◆ ABOUT THIS EXERCISE: What is needed here is an exact repetition of the records below, beginning at the line that has "w_n[st_addr[4:2]] = st_data;" and stopping after the line that has "msg_words)) - 9'(8));".

_ _ _

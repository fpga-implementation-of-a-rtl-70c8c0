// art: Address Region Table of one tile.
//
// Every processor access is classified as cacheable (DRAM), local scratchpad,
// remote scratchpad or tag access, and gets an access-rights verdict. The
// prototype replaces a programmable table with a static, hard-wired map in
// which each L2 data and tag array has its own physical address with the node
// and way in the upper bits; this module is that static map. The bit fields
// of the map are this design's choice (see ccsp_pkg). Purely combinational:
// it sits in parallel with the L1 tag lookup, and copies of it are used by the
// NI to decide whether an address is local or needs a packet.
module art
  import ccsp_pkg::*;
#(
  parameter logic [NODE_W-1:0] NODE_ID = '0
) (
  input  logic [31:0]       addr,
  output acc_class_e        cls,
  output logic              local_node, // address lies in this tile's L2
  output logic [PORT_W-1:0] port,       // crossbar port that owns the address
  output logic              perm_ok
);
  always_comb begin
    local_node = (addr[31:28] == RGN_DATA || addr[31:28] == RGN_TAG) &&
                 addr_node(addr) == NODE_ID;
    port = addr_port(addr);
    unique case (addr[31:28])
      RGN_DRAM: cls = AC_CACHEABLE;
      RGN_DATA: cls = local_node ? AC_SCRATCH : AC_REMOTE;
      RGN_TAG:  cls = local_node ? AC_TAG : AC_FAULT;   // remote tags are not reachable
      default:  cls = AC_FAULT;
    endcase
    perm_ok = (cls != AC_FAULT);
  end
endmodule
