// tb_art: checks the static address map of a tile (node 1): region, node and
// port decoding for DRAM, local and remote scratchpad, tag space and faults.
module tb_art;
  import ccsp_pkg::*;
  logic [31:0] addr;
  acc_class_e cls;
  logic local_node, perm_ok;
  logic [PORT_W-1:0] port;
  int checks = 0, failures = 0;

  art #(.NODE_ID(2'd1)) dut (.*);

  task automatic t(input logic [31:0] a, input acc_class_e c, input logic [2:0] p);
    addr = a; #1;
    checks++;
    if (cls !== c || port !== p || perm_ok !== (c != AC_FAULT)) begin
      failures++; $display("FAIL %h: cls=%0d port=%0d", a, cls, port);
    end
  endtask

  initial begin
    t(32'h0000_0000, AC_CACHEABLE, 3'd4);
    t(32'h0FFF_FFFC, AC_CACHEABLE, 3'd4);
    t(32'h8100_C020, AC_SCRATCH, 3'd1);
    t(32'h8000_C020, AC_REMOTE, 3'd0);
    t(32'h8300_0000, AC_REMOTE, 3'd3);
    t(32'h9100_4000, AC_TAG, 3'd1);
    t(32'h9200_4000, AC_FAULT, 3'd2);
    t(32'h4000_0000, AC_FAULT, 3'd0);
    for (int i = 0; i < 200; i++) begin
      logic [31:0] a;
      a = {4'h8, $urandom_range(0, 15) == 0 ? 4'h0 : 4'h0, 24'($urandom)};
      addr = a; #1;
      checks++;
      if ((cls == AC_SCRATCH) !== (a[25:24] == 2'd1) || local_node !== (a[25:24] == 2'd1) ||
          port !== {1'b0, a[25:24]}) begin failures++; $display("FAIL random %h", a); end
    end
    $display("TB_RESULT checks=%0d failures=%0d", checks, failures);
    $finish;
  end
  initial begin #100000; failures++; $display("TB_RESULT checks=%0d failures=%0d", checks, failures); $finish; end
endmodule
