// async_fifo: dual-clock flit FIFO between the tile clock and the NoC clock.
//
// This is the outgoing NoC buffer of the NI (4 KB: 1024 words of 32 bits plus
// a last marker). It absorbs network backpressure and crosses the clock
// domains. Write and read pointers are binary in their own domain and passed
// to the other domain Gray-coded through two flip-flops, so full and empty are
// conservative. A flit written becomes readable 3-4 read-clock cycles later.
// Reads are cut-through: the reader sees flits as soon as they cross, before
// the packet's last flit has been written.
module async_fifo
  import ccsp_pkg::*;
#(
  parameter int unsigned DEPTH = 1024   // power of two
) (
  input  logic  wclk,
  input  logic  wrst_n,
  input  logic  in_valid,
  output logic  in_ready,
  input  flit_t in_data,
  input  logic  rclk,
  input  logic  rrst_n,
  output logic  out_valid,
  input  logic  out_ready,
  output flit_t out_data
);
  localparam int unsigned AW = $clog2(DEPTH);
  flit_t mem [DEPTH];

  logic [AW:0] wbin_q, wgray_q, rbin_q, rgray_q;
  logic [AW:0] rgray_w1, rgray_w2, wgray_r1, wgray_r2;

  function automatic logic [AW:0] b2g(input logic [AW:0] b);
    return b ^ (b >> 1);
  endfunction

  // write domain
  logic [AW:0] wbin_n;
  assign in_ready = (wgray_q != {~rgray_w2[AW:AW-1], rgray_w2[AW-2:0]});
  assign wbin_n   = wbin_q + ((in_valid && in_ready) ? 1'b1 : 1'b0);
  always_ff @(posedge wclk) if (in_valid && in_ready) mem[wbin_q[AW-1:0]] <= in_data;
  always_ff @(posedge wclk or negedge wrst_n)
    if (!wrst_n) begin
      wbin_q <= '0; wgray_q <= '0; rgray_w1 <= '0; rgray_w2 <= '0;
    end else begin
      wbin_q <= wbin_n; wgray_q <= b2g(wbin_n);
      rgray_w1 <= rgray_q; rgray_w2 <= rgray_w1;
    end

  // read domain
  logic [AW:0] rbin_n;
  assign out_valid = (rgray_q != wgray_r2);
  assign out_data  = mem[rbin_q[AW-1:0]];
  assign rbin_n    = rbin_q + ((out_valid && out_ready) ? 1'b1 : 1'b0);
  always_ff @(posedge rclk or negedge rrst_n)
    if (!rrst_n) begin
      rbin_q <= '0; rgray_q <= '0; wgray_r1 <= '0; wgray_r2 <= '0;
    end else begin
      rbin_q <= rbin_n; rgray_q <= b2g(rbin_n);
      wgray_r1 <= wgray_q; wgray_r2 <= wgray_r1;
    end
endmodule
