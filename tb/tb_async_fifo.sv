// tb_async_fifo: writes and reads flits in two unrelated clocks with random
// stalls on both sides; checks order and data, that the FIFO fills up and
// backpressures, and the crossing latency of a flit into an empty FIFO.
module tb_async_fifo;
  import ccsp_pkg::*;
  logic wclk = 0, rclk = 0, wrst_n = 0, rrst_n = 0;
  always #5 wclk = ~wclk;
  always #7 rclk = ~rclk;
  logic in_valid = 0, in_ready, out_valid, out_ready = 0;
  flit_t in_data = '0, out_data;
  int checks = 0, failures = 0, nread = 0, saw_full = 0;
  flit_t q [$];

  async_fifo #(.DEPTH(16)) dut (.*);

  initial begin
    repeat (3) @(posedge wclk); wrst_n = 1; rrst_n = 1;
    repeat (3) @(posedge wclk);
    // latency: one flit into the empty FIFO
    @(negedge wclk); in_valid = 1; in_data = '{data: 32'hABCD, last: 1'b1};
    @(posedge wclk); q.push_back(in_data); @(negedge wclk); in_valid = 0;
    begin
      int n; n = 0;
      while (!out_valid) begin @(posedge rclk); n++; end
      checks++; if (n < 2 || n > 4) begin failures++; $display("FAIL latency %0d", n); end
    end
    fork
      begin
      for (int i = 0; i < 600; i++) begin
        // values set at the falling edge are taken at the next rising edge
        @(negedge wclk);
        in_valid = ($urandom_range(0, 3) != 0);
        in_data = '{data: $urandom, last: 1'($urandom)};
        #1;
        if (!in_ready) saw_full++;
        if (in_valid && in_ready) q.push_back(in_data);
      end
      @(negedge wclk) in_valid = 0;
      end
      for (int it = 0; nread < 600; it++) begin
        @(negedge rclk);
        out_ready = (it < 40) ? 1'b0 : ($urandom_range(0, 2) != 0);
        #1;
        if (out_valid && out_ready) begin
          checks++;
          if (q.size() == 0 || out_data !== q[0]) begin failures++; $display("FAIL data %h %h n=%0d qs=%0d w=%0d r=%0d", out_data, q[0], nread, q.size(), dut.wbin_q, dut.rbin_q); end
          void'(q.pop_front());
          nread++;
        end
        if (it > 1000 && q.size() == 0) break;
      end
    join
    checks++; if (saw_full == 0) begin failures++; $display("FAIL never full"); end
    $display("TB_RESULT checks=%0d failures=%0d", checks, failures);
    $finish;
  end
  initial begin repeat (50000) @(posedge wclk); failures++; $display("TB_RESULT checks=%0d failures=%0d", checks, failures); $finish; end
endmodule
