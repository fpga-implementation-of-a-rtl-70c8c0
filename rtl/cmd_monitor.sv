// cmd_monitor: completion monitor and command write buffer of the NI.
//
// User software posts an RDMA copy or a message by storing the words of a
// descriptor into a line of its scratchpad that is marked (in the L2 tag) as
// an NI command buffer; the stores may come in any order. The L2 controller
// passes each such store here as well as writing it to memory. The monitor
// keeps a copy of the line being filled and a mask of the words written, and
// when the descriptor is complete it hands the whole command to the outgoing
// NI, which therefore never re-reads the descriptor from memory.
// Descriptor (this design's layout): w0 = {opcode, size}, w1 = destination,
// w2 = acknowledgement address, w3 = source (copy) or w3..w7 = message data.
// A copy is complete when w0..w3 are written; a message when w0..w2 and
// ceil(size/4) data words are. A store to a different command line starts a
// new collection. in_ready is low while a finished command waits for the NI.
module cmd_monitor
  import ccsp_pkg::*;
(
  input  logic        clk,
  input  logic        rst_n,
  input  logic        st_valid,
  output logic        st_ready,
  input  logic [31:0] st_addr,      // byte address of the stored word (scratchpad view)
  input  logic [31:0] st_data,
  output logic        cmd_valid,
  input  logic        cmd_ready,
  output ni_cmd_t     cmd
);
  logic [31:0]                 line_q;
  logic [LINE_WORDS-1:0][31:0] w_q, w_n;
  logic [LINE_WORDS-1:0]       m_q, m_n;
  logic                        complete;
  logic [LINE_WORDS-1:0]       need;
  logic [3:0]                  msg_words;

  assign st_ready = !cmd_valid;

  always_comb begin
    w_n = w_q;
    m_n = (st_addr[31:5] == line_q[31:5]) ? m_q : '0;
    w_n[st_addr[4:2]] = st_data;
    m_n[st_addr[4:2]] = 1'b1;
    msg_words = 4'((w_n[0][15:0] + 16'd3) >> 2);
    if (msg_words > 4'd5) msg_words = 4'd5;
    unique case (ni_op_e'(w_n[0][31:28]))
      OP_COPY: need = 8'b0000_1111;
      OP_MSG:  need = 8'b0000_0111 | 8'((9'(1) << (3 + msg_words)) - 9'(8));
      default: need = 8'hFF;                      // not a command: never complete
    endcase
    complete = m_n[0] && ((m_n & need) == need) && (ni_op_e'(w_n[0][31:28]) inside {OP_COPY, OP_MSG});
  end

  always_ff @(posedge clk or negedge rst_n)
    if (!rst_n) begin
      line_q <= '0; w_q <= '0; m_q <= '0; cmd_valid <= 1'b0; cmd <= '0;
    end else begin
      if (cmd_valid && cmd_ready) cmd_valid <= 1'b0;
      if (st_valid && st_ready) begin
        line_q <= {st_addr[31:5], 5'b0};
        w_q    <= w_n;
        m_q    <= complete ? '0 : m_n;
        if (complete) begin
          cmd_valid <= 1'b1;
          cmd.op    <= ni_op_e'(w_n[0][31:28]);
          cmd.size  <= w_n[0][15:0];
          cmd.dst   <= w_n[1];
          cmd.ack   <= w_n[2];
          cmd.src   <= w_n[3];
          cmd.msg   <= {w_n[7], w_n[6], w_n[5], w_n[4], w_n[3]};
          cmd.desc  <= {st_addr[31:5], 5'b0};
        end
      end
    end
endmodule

_ _ _

◆ ANSWER TO THIS EXERCISE:
    w_n[st_addr[4:2]] = st_data;
    m_n[st_addr[4:2]] = 1'b1;
    msg_words = 4'((w_n[0][15:0] + 16'd3) >> 2);
    if (msg_words > 4'd5) msg_words = 4'd5;
    unique case (ni_op_e'(w_n[0][31:28]))
      OP_COPY: need = 8'b0000_1111;
      OP_MSG:  need = 8'b0000_0111 | 8'((9'(1) << (3 + msg_words)) - 9'(8));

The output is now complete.